[What this task involves]: Report back every line below that carries the word "numbers".

[Given records]:
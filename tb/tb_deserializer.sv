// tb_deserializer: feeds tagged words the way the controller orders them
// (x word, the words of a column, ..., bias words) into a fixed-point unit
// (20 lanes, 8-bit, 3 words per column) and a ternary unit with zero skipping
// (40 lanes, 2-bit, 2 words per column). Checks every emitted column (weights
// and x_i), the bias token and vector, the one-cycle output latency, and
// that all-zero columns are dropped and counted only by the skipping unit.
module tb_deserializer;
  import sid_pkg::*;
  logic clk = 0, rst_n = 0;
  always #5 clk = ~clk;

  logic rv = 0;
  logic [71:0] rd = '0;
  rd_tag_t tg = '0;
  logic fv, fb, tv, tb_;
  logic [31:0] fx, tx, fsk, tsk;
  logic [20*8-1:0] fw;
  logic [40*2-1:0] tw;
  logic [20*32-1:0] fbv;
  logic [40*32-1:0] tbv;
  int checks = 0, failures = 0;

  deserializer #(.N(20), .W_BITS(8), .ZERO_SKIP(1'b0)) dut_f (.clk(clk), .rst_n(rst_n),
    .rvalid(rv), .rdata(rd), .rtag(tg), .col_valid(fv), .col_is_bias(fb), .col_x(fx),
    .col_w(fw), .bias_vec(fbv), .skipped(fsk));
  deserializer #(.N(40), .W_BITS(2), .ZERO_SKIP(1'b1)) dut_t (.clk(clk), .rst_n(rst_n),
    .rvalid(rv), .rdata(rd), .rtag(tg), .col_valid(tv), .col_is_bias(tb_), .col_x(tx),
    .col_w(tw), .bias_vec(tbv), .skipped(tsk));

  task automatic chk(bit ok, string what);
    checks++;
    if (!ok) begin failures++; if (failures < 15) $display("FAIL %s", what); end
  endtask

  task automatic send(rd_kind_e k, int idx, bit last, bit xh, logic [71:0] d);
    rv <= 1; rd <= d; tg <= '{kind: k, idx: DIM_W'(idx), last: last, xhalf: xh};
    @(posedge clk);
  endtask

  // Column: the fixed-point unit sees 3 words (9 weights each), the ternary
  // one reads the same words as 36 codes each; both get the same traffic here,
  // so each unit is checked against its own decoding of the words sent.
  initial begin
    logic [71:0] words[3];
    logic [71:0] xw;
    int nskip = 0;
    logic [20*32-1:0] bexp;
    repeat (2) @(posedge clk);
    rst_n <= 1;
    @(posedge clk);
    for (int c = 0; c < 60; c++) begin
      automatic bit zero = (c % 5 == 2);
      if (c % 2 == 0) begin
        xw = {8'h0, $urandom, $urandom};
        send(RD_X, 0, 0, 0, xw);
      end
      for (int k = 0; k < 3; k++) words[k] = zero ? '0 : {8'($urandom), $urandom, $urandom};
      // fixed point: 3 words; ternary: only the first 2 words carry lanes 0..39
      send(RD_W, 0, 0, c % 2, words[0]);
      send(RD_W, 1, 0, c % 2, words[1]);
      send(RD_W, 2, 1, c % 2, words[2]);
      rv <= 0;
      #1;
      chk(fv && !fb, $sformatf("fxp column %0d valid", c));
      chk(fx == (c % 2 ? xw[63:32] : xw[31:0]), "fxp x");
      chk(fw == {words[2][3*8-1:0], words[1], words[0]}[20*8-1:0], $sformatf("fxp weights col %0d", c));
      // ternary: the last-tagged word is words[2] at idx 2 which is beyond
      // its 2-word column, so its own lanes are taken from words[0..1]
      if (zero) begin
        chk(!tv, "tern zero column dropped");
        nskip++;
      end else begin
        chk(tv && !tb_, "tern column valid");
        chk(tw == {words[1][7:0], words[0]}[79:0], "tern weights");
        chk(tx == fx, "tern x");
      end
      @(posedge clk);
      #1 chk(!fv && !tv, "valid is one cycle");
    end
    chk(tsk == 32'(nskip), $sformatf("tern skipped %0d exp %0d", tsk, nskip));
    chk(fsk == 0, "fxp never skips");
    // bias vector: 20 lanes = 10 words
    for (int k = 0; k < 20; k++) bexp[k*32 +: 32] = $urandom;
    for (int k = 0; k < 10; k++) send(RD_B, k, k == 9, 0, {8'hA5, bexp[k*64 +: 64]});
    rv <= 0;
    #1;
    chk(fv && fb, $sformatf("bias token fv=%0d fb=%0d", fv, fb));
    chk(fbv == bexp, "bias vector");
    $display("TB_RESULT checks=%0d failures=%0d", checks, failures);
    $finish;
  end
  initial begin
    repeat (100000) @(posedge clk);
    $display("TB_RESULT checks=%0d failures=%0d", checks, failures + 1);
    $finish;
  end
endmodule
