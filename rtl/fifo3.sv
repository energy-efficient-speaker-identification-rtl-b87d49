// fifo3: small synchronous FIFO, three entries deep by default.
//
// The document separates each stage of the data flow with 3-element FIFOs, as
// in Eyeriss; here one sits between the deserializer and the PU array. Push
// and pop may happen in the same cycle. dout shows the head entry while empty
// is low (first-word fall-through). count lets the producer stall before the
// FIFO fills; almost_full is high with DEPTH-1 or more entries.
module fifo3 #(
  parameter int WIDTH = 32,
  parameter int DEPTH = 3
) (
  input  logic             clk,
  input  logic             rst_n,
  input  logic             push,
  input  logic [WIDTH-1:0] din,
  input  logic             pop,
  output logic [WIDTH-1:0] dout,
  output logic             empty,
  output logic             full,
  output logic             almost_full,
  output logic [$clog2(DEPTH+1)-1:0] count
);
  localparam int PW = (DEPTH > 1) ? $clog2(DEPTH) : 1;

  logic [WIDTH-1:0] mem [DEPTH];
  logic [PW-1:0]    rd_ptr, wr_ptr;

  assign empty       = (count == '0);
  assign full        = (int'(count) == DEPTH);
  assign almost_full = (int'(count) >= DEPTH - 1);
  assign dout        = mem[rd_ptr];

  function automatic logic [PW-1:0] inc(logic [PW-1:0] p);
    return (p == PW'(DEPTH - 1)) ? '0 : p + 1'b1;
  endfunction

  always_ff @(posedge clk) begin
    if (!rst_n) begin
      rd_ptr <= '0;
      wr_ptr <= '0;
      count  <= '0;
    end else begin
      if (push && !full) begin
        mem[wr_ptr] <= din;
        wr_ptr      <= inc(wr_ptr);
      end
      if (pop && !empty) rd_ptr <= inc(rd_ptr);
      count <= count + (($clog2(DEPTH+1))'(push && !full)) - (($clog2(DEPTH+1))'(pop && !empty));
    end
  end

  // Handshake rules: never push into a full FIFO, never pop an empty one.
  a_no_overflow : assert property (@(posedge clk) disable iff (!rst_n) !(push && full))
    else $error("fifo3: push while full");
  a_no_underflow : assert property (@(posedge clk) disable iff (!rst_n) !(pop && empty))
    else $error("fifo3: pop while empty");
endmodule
--
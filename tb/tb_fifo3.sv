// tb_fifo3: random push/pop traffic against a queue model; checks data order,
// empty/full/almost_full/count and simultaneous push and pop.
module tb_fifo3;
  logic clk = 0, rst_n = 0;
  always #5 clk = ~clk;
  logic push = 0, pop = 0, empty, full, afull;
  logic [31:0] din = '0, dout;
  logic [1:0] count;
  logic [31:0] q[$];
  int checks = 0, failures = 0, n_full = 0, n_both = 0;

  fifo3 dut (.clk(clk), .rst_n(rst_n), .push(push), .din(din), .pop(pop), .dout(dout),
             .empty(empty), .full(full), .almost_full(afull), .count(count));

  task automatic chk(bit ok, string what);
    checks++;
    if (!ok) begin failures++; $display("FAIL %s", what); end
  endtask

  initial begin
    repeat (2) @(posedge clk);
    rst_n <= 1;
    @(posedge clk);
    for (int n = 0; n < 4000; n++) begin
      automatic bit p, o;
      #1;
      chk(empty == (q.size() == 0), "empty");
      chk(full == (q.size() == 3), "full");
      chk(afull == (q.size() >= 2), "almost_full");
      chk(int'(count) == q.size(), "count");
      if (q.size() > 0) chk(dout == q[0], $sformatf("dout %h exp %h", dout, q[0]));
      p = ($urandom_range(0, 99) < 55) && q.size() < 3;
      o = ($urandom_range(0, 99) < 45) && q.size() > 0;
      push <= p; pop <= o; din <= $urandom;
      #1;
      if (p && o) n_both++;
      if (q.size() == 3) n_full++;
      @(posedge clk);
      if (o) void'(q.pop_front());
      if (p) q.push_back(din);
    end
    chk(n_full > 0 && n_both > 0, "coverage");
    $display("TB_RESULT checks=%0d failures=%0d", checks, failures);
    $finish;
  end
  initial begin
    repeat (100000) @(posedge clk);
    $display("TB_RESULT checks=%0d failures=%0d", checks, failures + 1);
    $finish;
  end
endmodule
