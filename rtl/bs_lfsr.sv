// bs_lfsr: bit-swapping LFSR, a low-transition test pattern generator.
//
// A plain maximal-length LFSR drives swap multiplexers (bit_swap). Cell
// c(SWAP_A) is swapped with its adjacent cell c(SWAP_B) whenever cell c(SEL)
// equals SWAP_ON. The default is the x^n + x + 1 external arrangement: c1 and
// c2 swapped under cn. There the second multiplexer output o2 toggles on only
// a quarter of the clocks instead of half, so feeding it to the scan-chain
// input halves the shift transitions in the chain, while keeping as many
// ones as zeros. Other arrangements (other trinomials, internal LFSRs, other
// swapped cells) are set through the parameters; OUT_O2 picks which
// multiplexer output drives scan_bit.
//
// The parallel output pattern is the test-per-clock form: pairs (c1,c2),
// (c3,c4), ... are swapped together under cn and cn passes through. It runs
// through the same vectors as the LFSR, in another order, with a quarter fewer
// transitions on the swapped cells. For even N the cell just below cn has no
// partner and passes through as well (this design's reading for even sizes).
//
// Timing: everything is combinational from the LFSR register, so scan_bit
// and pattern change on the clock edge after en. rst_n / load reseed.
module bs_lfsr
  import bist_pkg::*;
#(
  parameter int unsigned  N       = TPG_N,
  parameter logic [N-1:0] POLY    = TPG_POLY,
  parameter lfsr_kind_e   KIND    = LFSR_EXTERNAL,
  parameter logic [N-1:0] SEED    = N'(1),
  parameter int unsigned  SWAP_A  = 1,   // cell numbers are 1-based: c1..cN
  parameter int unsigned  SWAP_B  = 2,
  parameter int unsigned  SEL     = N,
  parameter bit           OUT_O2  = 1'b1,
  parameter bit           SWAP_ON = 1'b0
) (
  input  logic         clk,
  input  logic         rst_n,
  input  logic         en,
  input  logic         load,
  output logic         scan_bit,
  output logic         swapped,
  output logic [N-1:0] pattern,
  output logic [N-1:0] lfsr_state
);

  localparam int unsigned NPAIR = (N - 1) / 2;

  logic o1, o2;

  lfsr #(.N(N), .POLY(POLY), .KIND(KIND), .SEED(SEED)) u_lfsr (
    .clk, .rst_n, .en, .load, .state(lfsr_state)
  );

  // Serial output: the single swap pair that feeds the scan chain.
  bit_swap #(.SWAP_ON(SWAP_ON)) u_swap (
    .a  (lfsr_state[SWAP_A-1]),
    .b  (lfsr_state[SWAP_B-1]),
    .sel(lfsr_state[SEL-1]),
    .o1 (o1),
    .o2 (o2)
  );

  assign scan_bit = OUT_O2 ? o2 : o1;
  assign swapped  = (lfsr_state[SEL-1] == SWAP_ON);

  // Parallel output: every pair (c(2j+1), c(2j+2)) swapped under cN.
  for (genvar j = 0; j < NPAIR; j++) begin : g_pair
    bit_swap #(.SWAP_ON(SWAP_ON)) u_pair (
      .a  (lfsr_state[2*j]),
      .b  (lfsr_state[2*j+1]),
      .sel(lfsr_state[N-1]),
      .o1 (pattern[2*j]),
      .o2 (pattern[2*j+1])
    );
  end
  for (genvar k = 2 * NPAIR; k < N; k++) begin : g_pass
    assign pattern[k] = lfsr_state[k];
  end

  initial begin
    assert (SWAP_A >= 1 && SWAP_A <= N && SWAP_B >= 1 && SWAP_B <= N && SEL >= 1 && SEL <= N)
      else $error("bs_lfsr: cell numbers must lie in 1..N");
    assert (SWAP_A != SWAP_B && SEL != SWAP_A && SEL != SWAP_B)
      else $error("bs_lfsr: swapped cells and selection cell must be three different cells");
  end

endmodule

[Solution to the exercise]:
  parameter int unsigned  SWAP_A  = 1,   // cell numbers are 1-based: c1..cN
      else $error("bs_lfsr: cell numbers must lie in 1..N");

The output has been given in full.